5. “Fazer propostas e não dizer quanto é que custam”, não é populismo, é demagogia. “Falar e não dizer nada”, não é populismo, e bullshit. “Governar para interesses, corporativos e sindicais” não é populismo, é corporativismo. “Ser sempre politicamente correcto e alinhado com a maioria” não é populismo, é o puritanismo idiota que, no limite, leva à ditadura das minorias sobre as maiorias. Dizer o que se pensa não é populismo, é liberdade de expressão, mesmo que o dito seja uma enorme idiotice.

A definição comummente aceite é a que define populismo como a ideia de que a sociedade está dividida em dois grupos: o “nós” e o “eles”. “Nós”, o povo puro e imaculado, e o “eles”, as elites corruptas. Simplificar, para que a mensagem seja engolida e regurgitada mais depressa. E isto serve para a direita e para a esquerda. É tudo populismo. Não o há do bom e do mau.

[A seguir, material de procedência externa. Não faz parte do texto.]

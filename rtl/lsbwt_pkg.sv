// Shared constants and types of the linear-sorter BWT engine (LSBWT).
// The default string length of 128 characters (one Comparison Unit per character)
// is the size the design was evaluated at; the 8-bit character width is this
// design's choice. The controller phases are listed here so the top level and
// the testbenches can name them.
package lsbwt_pkg;

  localparam int unsigned DEF_N      = 128;  // string length = number of CUs
  localparam int unsigned DEF_DATA_W = 8;    // character width in bits

  // Controller phases. One string passes LOAD -> CAPTURE -> DECIDE ->
  // (SUBST -> CAPTURE -> DECIDE)* -> OUTPUT -> LOAD.
  typedef enum logic [2:0] {
    PH_LOAD    = 3'd0,  // characters are fed and sorted as they arrive
    PH_CAPTURE = 3'd1,  // round-end pulse: EQL and SUST are stored
    PH_DECIDE  = 3'd2,  // BWT done, or tied CUs are loaded with MAX_VALUE
    PH_SUBST   = 3'd3,  // one tied character is substituted per cycle
    PH_OUTPUT  = 3'd4   // sorted indexes are read out, one per cycle
  } phase_e;

endpackage
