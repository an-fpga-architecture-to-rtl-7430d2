// Controller of the LSBWT engine.
//
// Phases (lsbwt_pkg::phase_e) and their cycle cost for a string of n = N
// characters, giving the total 2n + 2 + sum_i (m_i + 2) cycles:
//   LOAD     n cycles with in_valid: character number load_id is broadcast to
//            all CUs and sorted in; the last one raises last_load.
//   CAPTURE  1 cycle: the round-end pulse stores EQL and SUST.
//   DECIDE   1 cycle: if no SUST bit is stored, or the sort counter x has
//            reached n (every tie left is between identical rotations), the
//            transform is done (bwt_done) and OUTPUT follows. Otherwise the
//            tied CUs are loaded with MAX_VALUE (set_max) and SUBST follows.
//   SUBST    m_i cycles, one per tied CU: the CU chosen by the priority
//            encoder gets the character x places after its index; the last
//            one (sust_last) raises last_subst, x is incremented and CAPTURE
//            follows.
//   OUTPUT   n cycles: rd_idx walks the sorted rows 0..n-1. In the last one
//            clear empties the CUs for the next string and LOAD follows.
// Reset (rst_n low, synchronous) also drives clear. The phase split is this
// design's; the cycle budget per phase is the architecture's.
module lsbwt_ctrl
  import lsbwt_pkg::*;
#(
  parameter int unsigned N = lsbwt_pkg::DEF_N,
  localparam int unsigned ID_W = (N > 1) ? $clog2(N) : 1,
  localparam int unsigned X_W  = $clog2(N + 1)
) (
  input  logic            clk,
  input  logic            rst_n,
  input  logic            in_valid,
  input  logic            sust_any,   // a stored SUST bit is set
  input  logic            sust_last,  // this substitution empties SUST
  output phase_e          phase,
  output logic            in_ready,
  output logic            load_en,    // a character is accepted this cycle
  output logic [ID_W-1:0] load_id,
  output logic            last_load,
  output logic            set_max,
  output logic            subst,
  output logic            last_subst,
  output logic [X_W-1:0]  sort_cnt,   // x, the substitution offset
  output logic            bwt_done,
  output logic            rd_valid,
  output logic [ID_W-1:0] rd_idx,
  output logic            clear
);

  phase_e phase_n;
  logic   out_last;

  assign in_ready   = (phase == PH_LOAD);
  assign load_en    = in_ready && in_valid;
  assign last_load  = load_en && (load_id == ID_W'(N - 1));
  assign subst      = (phase == PH_SUBST);
  assign last_subst = subst && sust_last;
  assign bwt_done   = (phase == PH_DECIDE) && (!sust_any || sort_cnt == X_W'(N));
  assign set_max    = (phase == PH_DECIDE) && !bwt_done;
  assign rd_valid   = (phase == PH_OUTPUT);
  assign out_last   = rd_valid && (rd_idx == ID_W'(N - 1));
  assign clear      = !rst_n || out_last;

  always_comb begin
    phase_n = phase;
    unique case (phase)
      PH_LOAD:    if (last_load)  phase_n = PH_CAPTURE;
      PH_CAPTURE:                 phase_n = PH_DECIDE;
      PH_DECIDE:  phase_n = bwt_done ? PH_OUTPUT : PH_SUBST;
      PH_SUBST:   if (sust_last)  phase_n = PH_CAPTURE;
      PH_OUTPUT:  if (out_last)   phase_n = PH_LOAD;
      default:                    phase_n = PH_LOAD;
    endcase
  end

  always_ff @(posedge clk) begin
    if (!rst_n) begin
      phase    <= PH_LOAD;
      load_id  <= '0;
      sort_cnt <= X_W'(1);
      rd_idx   <= '0;
    end else begin
      phase <= phase_n;
      if (load_en)    load_id  <= last_load ? '0 : load_id + 1'b1;
      if (last_subst) sort_cnt <= sort_cnt + 1'b1;
      if (rd_valid)   rd_idx   <= out_last ? '0 : rd_idx + 1'b1;
      if (out_last)   sort_cnt <= X_W'(1);
    end
  end

  // A substitution cycle always has a tied CU to work on.
  a_subst_has_work: assert property (@(posedge clk) disable iff (!rst_n)
    (phase == PH_SUBST) |-> sust_any);

endmodule
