// Test of lsbwt_ctrl (N = 8): the phase sequence and the cycles spent in
// each phase for a string needing two substitution rounds (m = 5 then 2),
// the sort counter, load and read counters, clear on the last output row,
// and the stop once the sort counter reaches N with ties left.
module tb_lsbwt_ctrl;
  import lsbwt_pkg::*;
  localparam int N = 8;
  logic clk = 1'b0, rst_n, in_valid, sust_any, sust_last;
  phase_e phase;
  logic in_ready, load_en, last_load, set_max, subst, last_subst, bwt_done, rd_valid, clear;
  logic [2:0] load_id, rd_idx;
  logic [3:0] sort_cnt;
  int checks = 0, failures = 0;
  int subst_left;

  always #5 clk = ~clk;

  lsbwt_ctrl #(.N(N)) dut (.*);

  // Tie model: number of tied CUs for the coming rounds.
  int rounds[$];
  always_comb sust_last = subst && (subst_left == 1);
  always @(posedge clk) begin
    if (set_max) subst_left <= rounds[0];
    else if (subst) subst_left <= subst_left - 1;
    if (last_subst) void'(rounds.pop_front());
  end
  always_comb sust_any = (rounds.size() > 0) && (phase == PH_DECIDE || phase == PH_SUBST);

  task automatic chk(input bit ok, input string what);
    checks++;
    if (!ok) begin failures++; $display("FAIL: %s", what); end
  endtask

  task automatic expect_phase(input phase_e p, input int cycles, input string what);
    for (int c = 0; c < cycles; c++) begin
      chk(phase == p, $sformatf("%s: cycle %0d phase %s", what, c, phase.name()));
      if (p == PH_LOAD) chk(int'(load_id) == c, "load_id");
      if (p == PH_OUTPUT) begin
        chk(int'(rd_idx) == c, "rd_idx");
        chk(clear == (c == N - 1), "clear on last row");
      end
      @(posedge clk); #1;
    end
  endtask

  initial begin
    #100000;
    failures++;
    $display("TB_RESULT checks=%0d failures=%0d", checks, failures);
    $finish;
  end

  initial begin
    subst_left = 0;
    rst_n = 1'b0; in_valid = 1'b0;
    repeat (2) @(posedge clk);
    #1 rst_n = 1'b1;
    // string 1: rounds of 5 and 2 tied characters
    rounds = '{5, 2};
    in_valid = 1'b1;
    expect_phase(PH_LOAD, N, "load");
    in_valid = 1'b0;
    expect_phase(PH_CAPTURE, 1, "capture0");
    chk(set_max && !bwt_done, "decide starts round 1");
    expect_phase(PH_DECIDE, 1, "decide0");
    chk(sort_cnt == 4'd1, "x = 1");
    expect_phase(PH_SUBST, 5, "subst1");
    chk(sort_cnt == 4'd2, "x = 2");
    expect_phase(PH_CAPTURE, 1, "capture1");
    expect_phase(PH_DECIDE, 1, "decide1");
    expect_phase(PH_SUBST, 2, "subst2");
    expect_phase(PH_CAPTURE, 1, "capture2");
    chk(bwt_done && !set_max, "decide ends");
    expect_phase(PH_DECIDE, 1, "decide2");
    expect_phase(PH_OUTPUT, N, "output");
    chk(phase == PH_LOAD && sort_cnt == 4'd1, "back to load");
    // string 2: ties never resolve; stops after x = N-1
    rounds.delete();
    for (int r = 0; r < 20; r++) rounds.push_back(N);
    in_valid = 1'b1;
    expect_phase(PH_LOAD, N, "load2");
    in_valid = 1'b0;
    for (int r = 1; r < N; r++) begin
      expect_phase(PH_CAPTURE, 1, "capture");
      expect_phase(PH_DECIDE, 1, "decide");
      expect_phase(PH_SUBST, N, "subst");
    end
    expect_phase(PH_CAPTURE, 1, "capture last");
    chk(bwt_done && sort_cnt == 4'(N), "stop at the sort-counter limit");
    expect_phase(PH_DECIDE, 1, "decide last");
    expect_phase(PH_OUTPUT, N, "output2");
    $display("TB_RESULT checks=%0d failures=%0d", checks, failures);
    $finish;
  end
endmodule
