// Comparison Unit (CU): one node of the linear sorter.
//
// The CU stores one (data, id) pair. All CUs see the same broadcast input
// (data_in, id_in). An enabled CU raises less_out when data_in < data_now.
// On the clock edge an enabled CU takes its left neighbour's pair when
// less_in is set (the CU to the left is taking the input or shifting, so this
// one shifts right), takes the input pair when only its own less_out is set,
// and otherwise holds. Because the stored values are kept in ascending order,
// this inserts the input at its sorted place in one cycle. Equal values are
// not "less", so a new item goes behind stored items of the same value.
//
// The CU also forms the flags used to find groups of equal characters:
// EQL (equal to the left CU), EQR (equal to the right CU) and SUST = EQL|EQR
// (this CU must be substituted). A boundary bit, updated on each capture,
// records that this CU's earlier keys differed from its left neighbour's;
// EQL/EQR are masked by it so comparisons stay inside a group. The boundary
// bit is this design's way of keeping groups apart; the sorting, the flags and
// the MAX_VALUE parallel load (set_max) follow the architecture description.
//
// Data is DATA_W+1 bits wide: MAX_VALUE = 2**DATA_W marks an empty CU and is
// above every character. clear (synchronous, also driven by reset) empties the
// CU and drops its boundary bit. All outputs except the registers are
// combinational in the current cycle.
module lsbwt_cu #(
  parameter int unsigned DATA_W = lsbwt_pkg::DEF_DATA_W,
  parameter int unsigned ID_W   = $clog2(lsbwt_pkg::DEF_N)
) (
  input  logic              clk,
  input  logic              clear,      // empty the CU (reset / new string)
  input  logic              en,         // enable from the enable multiplexer
  input  logic              set_max,    // parallel load of MAX_VALUE
  input  logic              capture,    // round-end pulse: update boundary bit
  input  logic [DATA_W:0]   data_in,    // DATA_INPUT (broadcast)
  input  logic [ID_W-1:0]   id_in,
  input  logic              left_valid, // a CU exists on the left
  input  logic [DATA_W:0]   left_data,  // DATA_LEFT
  input  logic [ID_W-1:0]   left_id,
  input  logic              less_in,    // LESS_OUT of the left CU
  input  logic              right_valid,
  input  logic [DATA_W:0]   right_data, // DATA_RIGHT
  input  logic              right_bound,// boundary bit of the right CU
  output logic              less_out,
  output logic              eql,
  output logic              eqr,
  output logic              sust,
  output logic [DATA_W:0]   data_now,
  output logic [ID_W-1:0]   id_now,
  output logic              bound_now
);

  localparam logic [DATA_W:0] MAX_VALUE = {1'b1, {DATA_W{1'b0}}};

  assign less_out = en && (data_in < data_now);
  assign eql      = left_valid  && !bound_now   && (left_data  == data_now);
  assign eqr      = right_valid && !right_bound && (right_data == data_now);
  assign sust     = eql || eqr;

  always_ff @(posedge clk) begin
    if (clear) begin
      data_now  <= MAX_VALUE;
      id_now    <= '0;
      bound_now <= 1'b0;
    end else begin
      if (set_max) begin
        data_now <= MAX_VALUE;
      end else if (en) begin
        if (less_in) begin
          data_now <= left_data;
          id_now   <= left_id;
        end else if (less_out) begin
          data_now <= data_in;
          id_now   <= id_in;
        end
      end
      if (capture && left_valid && (left_data != data_now))
        bound_now <= 1'b1;
    end
  end

endmodule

O que difere a direita da esquerda populista é o modo. A esquerda, porque colectivista, não centra tudo numa pessoa e a direita é mais “caudilhista”, procurando criar o mito do líder a que nada macula. É ele que representa a vontade do povo, de todo o povo, mesmo que eleito por “meia dúzia” de votos. O líder, de um lado, a defender o povo, do outro lado, onde estão todos os seus inimigos. Um mundo a preto e branco onde a cor é quase um crime pois só serve para baralhar. Tudo o que é para combater, está personificado no “sistema”, seja lá isso o que for. Houve um presidente do Sporting que, cada vez que a vida do clube corria mal, atribuía isso ao “sistema”. Uma coisa etérea que nunca se consegue definir.

Uma das características do populismo de direita prende-se com a detecção de fobias sociais e a sua diabolização. Sempre em linguagem directa e terra a terra, para que o povo perceba depressa que a luta é entre o “nós” e o “eles”. Os ciganos, a preta, os imigrantes e muita treta à mistura. À esquerda, são as políticas identitárias ou a divisão cultural. Tudo isto dito com a liberdade que, muitas das vezes, uns querem negar aos outros.

À esquerda, a exploração dos sentimentos antielitistas, a mesma oposição ao sistema e a arrogância de ser o legítimo representante do povo. O anticapitalismo, o combate à democracia liberal, à sociedade de classes, o igualitarismo, o populismo inclusivo. Se a direita populista vê no americanismo bacoco ultraconservador, da dita América profunda, o “santo graal”, a esquerda, por oposição, diaboliza e atribui aos EUA a origem de todos os males.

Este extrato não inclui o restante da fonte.